The expected output is exactly the lines below, starting at the line with "wr_req_valid, wr_req_ready, wr_ack;" and ending at the line with "int lut_v [CDP_LUT_N];", both included; no other line belongs in it.

**Data for this task:**
****************

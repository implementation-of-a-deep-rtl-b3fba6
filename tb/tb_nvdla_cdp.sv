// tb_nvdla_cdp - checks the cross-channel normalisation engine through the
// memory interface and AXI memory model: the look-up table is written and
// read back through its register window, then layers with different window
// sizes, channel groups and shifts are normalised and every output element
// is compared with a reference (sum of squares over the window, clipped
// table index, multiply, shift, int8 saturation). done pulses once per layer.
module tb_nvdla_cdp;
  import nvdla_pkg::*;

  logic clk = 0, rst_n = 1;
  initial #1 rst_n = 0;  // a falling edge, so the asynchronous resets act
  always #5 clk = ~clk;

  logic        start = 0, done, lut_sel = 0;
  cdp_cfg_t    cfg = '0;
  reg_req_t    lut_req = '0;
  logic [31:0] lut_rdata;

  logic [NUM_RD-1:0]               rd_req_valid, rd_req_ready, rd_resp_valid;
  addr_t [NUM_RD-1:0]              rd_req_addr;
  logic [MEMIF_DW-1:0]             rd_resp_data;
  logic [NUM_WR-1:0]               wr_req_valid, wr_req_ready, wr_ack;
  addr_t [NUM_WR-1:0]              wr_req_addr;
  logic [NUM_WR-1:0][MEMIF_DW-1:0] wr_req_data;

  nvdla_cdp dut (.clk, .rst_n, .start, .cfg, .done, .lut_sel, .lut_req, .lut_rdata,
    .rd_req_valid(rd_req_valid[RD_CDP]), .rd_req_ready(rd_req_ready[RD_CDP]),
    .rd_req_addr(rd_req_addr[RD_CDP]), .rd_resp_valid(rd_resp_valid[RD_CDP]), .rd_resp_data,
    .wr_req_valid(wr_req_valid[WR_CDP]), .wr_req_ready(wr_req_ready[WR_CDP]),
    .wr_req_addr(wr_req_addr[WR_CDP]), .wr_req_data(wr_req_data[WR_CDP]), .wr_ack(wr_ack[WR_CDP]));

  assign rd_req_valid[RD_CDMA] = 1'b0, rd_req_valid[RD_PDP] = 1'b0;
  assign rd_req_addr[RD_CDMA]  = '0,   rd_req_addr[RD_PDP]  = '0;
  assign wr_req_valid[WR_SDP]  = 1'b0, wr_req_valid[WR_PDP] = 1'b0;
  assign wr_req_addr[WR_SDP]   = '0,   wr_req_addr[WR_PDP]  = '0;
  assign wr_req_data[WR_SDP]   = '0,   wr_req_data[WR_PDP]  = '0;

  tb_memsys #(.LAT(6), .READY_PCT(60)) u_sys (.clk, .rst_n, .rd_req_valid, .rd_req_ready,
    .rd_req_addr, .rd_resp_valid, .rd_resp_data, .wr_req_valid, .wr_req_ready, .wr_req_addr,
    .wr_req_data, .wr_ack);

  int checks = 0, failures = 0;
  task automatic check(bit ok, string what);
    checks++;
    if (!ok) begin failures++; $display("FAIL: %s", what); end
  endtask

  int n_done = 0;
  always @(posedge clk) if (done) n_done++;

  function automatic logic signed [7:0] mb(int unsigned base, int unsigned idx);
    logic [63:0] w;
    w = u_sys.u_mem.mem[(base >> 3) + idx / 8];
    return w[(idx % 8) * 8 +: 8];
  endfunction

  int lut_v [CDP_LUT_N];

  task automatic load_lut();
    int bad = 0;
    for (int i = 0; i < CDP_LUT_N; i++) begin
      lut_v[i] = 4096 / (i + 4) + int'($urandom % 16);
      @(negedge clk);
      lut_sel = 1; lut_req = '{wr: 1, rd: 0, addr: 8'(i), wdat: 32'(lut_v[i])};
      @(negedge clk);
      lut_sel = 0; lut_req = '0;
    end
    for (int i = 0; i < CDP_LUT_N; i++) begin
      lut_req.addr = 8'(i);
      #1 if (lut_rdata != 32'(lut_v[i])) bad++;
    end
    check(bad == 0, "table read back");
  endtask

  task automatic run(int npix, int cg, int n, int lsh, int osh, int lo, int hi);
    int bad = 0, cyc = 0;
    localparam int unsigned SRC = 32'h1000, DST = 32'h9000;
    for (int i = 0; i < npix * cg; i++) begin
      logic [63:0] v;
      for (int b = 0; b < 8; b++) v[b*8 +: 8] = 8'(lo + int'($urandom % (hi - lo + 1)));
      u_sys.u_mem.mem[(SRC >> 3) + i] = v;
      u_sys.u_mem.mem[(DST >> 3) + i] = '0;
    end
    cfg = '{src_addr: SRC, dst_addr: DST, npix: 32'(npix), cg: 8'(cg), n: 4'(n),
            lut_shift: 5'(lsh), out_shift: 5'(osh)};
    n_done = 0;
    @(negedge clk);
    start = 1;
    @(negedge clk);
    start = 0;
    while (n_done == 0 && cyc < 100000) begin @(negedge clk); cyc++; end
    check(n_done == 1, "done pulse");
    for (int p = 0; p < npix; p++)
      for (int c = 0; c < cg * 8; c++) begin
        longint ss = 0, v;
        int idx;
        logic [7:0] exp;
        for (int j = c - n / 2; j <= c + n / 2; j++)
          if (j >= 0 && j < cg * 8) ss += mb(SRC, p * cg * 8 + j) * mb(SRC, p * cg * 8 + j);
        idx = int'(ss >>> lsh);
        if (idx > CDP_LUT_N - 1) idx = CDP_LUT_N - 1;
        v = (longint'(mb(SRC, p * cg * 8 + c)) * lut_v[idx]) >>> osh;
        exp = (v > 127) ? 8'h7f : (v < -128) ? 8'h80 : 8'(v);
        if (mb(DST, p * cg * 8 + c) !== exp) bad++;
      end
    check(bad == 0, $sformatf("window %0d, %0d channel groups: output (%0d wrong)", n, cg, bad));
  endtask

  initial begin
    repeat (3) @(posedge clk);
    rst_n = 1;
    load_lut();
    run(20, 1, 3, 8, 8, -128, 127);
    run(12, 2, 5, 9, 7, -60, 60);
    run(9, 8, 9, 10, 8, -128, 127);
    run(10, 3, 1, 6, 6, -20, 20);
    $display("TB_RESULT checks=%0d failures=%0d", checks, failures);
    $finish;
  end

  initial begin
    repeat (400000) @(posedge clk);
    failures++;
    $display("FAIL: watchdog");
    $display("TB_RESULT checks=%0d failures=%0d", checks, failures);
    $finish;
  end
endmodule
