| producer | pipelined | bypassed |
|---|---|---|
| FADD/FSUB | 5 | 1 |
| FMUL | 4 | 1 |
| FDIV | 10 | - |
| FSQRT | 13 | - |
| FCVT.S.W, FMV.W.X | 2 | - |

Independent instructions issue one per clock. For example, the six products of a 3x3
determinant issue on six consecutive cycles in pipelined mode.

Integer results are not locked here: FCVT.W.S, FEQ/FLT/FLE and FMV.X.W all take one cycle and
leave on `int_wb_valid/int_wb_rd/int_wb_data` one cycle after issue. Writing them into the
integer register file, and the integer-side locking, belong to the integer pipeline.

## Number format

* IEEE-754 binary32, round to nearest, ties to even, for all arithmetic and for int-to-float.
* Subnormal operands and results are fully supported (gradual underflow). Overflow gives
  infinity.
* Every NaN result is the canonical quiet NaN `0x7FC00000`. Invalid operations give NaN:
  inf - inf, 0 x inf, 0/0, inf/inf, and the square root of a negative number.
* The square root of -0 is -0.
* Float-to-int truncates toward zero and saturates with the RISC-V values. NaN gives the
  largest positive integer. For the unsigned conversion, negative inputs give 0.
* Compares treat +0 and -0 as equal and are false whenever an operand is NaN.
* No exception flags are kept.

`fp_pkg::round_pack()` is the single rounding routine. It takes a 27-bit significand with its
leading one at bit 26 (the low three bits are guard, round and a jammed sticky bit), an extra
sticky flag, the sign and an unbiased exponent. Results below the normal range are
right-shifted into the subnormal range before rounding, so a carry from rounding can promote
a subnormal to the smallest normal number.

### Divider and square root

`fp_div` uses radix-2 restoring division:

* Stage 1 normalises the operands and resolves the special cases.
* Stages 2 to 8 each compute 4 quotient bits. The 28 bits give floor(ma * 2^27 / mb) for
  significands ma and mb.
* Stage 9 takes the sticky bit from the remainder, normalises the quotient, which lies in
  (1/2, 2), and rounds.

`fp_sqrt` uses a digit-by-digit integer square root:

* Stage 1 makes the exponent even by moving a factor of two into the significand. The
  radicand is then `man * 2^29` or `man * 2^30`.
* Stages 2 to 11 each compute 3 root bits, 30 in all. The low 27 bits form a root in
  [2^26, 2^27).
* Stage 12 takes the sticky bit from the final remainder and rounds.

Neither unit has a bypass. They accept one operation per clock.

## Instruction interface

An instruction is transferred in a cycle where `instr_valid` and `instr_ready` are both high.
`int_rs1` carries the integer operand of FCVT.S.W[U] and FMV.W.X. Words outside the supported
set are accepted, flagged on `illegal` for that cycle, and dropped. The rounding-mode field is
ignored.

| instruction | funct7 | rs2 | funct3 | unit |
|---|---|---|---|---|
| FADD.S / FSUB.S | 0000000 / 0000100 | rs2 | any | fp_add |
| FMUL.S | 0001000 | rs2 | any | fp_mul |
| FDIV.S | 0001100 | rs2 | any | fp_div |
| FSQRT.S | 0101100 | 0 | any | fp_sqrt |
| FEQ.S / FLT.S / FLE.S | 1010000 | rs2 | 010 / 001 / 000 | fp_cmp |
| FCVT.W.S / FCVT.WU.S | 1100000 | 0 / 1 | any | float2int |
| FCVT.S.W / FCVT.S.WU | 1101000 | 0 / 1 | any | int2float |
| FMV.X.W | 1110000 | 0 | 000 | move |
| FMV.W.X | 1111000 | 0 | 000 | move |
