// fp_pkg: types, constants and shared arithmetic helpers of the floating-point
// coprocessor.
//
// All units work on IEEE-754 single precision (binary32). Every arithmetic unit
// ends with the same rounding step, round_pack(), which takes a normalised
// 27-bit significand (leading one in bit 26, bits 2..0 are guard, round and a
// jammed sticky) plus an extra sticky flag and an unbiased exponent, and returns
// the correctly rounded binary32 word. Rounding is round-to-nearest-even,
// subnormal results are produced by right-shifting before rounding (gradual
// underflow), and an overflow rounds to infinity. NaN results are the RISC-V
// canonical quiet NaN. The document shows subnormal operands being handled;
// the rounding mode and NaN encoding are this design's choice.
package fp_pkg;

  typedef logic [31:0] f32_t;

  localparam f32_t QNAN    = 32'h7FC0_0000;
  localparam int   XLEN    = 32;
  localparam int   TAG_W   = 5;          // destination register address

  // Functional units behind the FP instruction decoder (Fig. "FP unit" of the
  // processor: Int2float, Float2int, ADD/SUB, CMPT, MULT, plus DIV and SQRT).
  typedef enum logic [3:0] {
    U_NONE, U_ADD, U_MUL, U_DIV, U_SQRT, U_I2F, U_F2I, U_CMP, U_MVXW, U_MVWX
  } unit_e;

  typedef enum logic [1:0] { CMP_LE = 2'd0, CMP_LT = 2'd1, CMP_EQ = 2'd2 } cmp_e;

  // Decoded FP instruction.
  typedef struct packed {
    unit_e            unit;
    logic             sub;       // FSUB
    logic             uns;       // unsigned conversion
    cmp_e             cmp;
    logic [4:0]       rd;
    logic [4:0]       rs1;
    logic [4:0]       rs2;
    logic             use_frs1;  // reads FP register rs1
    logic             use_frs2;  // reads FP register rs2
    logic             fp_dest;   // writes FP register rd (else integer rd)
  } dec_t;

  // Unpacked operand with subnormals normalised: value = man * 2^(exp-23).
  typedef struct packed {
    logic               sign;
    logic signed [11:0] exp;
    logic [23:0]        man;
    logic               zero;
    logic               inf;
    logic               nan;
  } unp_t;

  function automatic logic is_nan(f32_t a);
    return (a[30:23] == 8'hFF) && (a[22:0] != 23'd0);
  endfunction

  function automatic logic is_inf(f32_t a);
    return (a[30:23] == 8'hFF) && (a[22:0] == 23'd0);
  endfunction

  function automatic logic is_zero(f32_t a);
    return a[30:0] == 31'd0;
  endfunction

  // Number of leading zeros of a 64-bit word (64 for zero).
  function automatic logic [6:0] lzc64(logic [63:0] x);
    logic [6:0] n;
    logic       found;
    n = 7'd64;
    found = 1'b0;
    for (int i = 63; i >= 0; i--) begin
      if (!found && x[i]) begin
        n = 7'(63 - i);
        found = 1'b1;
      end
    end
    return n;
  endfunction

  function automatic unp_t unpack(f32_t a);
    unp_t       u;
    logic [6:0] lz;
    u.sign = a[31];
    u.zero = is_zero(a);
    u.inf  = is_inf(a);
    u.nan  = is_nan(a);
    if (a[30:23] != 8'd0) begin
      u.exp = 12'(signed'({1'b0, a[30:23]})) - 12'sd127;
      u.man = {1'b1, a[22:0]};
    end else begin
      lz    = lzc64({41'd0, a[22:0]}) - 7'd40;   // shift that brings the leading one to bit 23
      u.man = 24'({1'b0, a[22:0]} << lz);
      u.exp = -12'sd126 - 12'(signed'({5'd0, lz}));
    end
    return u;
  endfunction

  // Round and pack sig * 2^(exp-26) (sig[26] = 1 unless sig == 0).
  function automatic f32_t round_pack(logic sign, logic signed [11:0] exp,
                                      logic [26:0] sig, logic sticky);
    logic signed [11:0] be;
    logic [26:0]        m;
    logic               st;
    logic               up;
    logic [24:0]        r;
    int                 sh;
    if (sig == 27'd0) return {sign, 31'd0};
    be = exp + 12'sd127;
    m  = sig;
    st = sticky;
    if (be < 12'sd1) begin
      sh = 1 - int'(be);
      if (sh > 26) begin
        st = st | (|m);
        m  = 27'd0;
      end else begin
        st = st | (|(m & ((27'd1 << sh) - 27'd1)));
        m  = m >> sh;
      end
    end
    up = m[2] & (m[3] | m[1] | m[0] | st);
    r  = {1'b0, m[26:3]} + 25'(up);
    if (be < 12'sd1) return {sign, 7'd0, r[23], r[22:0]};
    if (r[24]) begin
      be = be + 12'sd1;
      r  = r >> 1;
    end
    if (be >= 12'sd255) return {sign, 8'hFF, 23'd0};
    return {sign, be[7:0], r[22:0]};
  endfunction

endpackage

****************

**Answer box:**
  logic [NUM_WR-1:0]               wr_req_valid, wr_req_ready, wr_ack;
  addr_t [NUM_WR-1:0]              wr_req_addr;
  logic [NUM_WR-1:0][MEMIF_DW-1:0] wr_req_data;

  nvdla_cdp dut (.clk, .rst_n, .start, .cfg, .done, .lut_sel, .lut_req, .lut_rdata,
    .rd_req_valid(rd_req_valid[RD_CDP]), .rd_req_ready(rd_req_ready[RD_CDP]),
    .rd_req_addr(rd_req_addr[RD_CDP]), .rd_resp_valid(rd_resp_valid[RD_CDP]), .rd_resp_data,
    .wr_req_valid(wr_req_valid[WR_CDP]), .wr_req_ready(wr_req_ready[WR_CDP]),
    .wr_req_addr(wr_req_addr[WR_CDP]), .wr_req_data(wr_req_data[WR_CDP]), .wr_ack(wr_ack[WR_CDP]));

  assign rd_req_valid[RD_CDMA] = 1'b0, rd_req_valid[RD_PDP] = 1'b0;
  assign rd_req_addr[RD_CDMA]  = '0,   rd_req_addr[RD_PDP]  = '0;
  assign wr_req_valid[WR_SDP]  = 1'b0, wr_req_valid[WR_PDP] = 1'b0;
  assign wr_req_addr[WR_SDP]   = '0,   wr_req_addr[WR_PDP]  = '0;
  assign wr_req_data[WR_SDP]   = '0,   wr_req_data[WR_PDP]  = '0;

  tb_memsys #(.LAT(6), .READY_PCT(60)) u_sys (.clk, .rst_n, .rd_req_valid, .rd_req_ready,
    .rd_req_addr, .rd_resp_valid, .rd_resp_data, .wr_req_valid, .wr_req_ready, .wr_req_addr,
    .wr_req_data, .wr_ack);

  int checks = 0, failures = 0;
  task automatic check(bit ok, string what);
    checks++;
    if (!ok) begin failures++; $display("FAIL: %s", what); end
  endtask

  int n_done = 0;
  always @(posedge clk) if (done) n_done++;

  function automatic logic signed [7:0] mb(int unsigned base, int unsigned idx);
    logic [63:0] w;
    w = u_sys.u_mem.mem[(base >> 3) + idx / 8];
    return w[(idx % 8) * 8 +: 8];
  endfunction

  int lut_v [CDP_LUT_N];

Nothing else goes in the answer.